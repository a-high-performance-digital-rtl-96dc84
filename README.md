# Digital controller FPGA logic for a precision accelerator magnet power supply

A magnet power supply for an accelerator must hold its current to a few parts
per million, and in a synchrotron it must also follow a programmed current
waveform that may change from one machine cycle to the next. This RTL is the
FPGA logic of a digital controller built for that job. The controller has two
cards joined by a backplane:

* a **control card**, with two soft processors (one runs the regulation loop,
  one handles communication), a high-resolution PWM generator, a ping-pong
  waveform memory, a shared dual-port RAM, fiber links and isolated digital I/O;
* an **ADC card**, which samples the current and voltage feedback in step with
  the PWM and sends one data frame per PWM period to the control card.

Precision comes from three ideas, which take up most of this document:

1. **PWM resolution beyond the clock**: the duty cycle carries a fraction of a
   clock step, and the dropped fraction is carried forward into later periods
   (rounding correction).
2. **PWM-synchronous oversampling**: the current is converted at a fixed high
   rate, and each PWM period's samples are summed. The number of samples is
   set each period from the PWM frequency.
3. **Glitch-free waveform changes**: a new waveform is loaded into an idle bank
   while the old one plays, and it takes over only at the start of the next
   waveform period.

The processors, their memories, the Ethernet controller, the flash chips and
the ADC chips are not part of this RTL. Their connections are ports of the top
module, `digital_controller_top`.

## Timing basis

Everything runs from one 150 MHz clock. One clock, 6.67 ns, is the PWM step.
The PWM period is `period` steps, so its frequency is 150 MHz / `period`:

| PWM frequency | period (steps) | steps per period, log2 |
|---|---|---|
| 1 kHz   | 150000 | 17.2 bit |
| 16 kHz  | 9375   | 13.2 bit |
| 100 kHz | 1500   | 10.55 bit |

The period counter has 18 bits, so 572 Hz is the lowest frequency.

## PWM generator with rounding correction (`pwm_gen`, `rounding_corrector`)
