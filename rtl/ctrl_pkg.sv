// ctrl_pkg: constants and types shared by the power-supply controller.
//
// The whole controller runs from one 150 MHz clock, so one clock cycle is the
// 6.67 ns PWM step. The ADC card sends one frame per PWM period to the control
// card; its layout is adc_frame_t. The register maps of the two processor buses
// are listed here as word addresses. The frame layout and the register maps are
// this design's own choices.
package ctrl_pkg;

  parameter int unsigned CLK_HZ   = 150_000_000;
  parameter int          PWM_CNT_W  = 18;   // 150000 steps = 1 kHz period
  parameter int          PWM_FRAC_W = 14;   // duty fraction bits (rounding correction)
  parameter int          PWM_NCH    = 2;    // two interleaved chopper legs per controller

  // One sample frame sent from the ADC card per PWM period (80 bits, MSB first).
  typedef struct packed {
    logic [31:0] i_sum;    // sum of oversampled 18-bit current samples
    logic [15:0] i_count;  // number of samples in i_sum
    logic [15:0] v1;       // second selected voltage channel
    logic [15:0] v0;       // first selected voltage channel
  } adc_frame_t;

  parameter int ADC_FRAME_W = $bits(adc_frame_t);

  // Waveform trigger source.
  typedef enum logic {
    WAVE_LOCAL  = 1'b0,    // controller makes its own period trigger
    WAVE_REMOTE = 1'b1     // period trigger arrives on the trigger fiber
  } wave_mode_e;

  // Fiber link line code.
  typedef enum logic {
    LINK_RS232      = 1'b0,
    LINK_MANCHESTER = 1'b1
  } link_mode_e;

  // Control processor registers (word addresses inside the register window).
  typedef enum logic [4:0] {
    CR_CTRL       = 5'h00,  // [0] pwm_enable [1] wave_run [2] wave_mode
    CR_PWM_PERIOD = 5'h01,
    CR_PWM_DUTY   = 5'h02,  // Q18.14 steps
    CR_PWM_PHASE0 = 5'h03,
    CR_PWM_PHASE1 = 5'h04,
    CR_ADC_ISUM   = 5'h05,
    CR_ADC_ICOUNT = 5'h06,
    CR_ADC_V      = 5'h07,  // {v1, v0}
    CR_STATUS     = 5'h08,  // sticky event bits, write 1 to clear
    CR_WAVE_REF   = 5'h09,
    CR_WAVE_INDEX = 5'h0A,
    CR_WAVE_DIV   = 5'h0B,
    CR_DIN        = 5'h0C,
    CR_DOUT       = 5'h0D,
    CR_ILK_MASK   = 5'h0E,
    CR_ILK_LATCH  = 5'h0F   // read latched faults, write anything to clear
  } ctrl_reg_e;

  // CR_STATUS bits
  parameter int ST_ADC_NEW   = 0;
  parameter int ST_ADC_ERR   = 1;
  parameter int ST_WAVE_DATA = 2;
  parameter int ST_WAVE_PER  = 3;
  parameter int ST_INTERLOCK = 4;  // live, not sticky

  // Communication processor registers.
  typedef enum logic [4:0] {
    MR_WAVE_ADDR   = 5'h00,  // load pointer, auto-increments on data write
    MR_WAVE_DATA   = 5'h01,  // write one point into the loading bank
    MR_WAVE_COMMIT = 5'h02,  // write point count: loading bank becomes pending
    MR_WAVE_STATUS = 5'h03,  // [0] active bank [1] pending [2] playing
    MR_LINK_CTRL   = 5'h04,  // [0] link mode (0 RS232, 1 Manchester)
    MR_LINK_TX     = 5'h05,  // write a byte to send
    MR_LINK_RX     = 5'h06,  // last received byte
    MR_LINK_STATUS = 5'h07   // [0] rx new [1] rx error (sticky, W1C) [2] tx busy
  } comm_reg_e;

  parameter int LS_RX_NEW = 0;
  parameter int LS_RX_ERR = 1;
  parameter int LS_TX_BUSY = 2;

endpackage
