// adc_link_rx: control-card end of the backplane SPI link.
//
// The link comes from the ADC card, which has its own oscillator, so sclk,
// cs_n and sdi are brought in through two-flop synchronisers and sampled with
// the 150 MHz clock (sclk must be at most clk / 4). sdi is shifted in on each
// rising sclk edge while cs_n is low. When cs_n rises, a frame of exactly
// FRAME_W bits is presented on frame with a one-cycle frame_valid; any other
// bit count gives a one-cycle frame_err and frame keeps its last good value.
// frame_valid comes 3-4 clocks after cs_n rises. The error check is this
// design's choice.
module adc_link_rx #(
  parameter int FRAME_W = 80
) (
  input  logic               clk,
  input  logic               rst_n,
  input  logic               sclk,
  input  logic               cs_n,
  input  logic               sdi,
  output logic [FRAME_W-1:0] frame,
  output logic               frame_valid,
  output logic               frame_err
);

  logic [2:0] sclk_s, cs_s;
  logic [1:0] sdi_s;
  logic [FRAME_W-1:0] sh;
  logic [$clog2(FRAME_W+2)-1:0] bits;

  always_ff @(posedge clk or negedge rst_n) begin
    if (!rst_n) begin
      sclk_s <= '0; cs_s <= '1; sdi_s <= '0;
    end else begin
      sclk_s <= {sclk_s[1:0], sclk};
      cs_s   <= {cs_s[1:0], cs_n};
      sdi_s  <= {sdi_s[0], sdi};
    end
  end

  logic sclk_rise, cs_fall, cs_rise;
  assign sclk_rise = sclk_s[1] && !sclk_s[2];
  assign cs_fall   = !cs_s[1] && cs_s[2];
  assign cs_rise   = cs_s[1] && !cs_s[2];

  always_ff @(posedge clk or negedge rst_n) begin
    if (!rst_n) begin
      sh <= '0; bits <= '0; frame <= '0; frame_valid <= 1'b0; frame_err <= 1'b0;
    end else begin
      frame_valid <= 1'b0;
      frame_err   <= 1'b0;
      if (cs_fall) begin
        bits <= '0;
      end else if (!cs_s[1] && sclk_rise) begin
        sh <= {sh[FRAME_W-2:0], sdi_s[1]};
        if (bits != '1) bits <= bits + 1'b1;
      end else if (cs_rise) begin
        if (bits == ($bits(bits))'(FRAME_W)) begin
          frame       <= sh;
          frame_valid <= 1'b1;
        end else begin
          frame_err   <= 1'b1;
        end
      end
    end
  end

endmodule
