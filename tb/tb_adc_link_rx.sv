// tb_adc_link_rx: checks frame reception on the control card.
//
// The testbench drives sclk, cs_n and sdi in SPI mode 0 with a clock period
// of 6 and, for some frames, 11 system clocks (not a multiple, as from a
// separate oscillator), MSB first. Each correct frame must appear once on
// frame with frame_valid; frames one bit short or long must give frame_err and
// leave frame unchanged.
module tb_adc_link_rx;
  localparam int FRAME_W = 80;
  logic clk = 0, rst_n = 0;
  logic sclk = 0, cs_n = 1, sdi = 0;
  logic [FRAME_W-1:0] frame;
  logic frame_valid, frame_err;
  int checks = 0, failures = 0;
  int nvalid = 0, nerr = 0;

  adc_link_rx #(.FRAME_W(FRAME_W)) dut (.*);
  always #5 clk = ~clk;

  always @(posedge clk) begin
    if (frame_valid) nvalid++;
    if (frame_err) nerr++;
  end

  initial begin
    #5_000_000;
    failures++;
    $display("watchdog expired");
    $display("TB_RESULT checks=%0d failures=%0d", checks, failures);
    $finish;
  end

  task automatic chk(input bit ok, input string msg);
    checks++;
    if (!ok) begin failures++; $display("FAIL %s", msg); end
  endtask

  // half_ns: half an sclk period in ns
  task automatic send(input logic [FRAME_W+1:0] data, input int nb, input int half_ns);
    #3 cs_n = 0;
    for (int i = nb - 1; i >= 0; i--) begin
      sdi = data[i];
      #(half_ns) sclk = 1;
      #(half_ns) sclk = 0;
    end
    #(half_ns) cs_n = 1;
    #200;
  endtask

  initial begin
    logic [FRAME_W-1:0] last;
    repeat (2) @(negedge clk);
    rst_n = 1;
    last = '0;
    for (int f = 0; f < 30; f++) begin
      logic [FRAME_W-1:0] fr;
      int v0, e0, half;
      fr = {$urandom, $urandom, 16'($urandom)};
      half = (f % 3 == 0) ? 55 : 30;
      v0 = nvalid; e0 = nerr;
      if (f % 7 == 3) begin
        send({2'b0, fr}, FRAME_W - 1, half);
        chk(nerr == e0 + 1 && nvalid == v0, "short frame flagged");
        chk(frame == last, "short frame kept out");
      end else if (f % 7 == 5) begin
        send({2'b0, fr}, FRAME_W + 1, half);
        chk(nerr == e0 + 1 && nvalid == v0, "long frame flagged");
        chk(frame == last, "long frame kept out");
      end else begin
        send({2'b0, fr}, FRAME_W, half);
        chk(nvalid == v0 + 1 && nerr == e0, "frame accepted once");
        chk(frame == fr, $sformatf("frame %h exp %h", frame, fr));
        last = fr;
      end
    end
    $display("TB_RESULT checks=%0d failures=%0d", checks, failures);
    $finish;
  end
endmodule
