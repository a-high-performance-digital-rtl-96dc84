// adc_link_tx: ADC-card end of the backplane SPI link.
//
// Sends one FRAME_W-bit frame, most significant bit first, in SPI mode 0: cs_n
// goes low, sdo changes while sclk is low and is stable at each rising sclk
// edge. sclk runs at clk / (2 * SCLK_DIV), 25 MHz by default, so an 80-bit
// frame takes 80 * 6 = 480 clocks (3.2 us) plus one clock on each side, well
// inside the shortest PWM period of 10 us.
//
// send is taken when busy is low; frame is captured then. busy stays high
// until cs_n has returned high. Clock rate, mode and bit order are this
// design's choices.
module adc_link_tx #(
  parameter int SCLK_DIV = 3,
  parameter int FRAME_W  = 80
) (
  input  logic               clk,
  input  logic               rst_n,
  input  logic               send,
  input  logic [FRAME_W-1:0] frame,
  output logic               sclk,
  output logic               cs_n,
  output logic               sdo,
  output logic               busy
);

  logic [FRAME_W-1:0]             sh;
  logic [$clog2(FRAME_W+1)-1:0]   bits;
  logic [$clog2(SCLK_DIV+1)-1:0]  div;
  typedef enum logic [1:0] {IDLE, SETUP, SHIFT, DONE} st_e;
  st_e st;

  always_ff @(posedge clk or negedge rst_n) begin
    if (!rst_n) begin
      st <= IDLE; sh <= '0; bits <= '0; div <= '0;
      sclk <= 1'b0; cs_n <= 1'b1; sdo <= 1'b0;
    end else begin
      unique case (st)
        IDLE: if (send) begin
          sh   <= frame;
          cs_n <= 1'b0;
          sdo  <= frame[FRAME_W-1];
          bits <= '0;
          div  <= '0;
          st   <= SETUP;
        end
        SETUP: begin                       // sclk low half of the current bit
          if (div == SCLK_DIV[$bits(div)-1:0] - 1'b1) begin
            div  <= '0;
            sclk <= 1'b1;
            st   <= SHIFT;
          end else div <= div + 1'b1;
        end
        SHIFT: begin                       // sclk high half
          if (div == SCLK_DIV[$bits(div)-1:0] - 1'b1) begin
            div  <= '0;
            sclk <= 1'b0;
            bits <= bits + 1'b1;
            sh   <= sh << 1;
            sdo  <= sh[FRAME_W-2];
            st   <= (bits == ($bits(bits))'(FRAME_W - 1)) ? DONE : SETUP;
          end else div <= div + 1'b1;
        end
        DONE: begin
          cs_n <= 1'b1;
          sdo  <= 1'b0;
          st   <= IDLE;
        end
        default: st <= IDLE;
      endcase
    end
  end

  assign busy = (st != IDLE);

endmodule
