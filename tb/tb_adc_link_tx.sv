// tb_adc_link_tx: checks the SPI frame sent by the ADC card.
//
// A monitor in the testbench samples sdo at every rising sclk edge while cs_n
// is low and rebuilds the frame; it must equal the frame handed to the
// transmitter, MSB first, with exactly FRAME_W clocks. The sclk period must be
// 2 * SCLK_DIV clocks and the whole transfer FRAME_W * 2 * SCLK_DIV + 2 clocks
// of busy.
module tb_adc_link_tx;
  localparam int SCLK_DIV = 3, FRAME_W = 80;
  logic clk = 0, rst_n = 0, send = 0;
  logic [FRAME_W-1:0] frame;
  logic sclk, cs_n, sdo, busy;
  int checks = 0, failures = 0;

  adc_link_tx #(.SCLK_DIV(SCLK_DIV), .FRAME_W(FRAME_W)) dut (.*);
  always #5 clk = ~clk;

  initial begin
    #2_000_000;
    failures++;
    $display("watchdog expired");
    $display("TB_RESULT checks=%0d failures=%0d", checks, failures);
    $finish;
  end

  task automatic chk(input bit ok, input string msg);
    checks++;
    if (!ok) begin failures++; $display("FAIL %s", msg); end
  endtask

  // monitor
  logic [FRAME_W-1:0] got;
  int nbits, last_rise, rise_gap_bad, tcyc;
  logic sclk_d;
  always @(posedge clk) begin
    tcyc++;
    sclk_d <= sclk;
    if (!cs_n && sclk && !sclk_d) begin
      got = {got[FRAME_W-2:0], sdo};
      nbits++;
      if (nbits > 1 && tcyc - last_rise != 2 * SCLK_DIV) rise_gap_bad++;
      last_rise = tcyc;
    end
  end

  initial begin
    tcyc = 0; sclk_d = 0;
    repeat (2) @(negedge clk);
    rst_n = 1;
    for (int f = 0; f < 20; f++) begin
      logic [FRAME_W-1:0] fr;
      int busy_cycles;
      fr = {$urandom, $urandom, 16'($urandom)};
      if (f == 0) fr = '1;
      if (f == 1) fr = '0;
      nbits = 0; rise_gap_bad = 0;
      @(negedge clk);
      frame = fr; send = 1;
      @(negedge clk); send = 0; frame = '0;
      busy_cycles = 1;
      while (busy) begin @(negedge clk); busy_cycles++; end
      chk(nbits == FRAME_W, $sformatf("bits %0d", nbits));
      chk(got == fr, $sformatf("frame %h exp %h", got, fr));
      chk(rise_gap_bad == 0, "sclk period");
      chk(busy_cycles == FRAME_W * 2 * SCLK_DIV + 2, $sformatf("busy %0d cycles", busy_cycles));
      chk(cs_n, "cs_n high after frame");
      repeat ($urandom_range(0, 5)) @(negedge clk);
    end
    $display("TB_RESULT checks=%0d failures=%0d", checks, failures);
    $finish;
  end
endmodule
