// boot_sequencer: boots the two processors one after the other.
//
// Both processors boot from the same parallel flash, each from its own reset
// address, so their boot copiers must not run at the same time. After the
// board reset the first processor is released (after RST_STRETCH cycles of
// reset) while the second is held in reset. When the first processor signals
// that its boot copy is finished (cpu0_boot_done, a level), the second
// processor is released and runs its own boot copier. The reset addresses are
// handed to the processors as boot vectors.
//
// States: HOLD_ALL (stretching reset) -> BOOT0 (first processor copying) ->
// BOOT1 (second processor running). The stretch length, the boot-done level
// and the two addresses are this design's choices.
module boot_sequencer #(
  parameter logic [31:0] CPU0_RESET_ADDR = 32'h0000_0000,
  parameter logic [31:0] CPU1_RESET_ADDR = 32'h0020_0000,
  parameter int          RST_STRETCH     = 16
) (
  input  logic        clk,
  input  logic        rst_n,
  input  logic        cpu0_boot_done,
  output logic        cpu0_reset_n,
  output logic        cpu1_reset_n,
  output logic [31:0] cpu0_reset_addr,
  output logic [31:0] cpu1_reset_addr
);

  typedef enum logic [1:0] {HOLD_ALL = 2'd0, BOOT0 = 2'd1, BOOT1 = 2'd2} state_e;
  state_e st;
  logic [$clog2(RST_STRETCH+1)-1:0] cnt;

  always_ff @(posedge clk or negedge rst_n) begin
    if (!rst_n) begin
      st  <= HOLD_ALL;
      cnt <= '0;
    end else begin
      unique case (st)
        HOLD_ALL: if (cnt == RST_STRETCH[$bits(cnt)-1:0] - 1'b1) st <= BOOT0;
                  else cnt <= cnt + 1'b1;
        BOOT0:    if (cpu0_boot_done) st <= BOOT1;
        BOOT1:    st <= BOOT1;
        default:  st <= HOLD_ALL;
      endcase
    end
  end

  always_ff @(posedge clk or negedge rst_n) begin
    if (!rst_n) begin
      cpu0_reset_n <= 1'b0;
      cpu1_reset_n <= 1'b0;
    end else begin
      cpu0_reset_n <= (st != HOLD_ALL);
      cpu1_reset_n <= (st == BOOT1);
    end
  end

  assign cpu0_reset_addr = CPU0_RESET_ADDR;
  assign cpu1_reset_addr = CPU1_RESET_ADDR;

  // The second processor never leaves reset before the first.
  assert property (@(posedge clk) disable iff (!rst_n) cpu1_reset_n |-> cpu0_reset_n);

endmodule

§

**What is required:** Where a line of the records includes "steps", copy it.

**Written solution:**
The PWM period is `period` steps, so its frequency is 150 MHz / `period`:
| PWM frequency | period (steps) | steps per period, log2 |
  parameter int          PWM_CNT_W  = 18;   // 150000 steps = 1 kHz period
    CR_PWM_DUTY   = 5'h02,  // Q18.14 steps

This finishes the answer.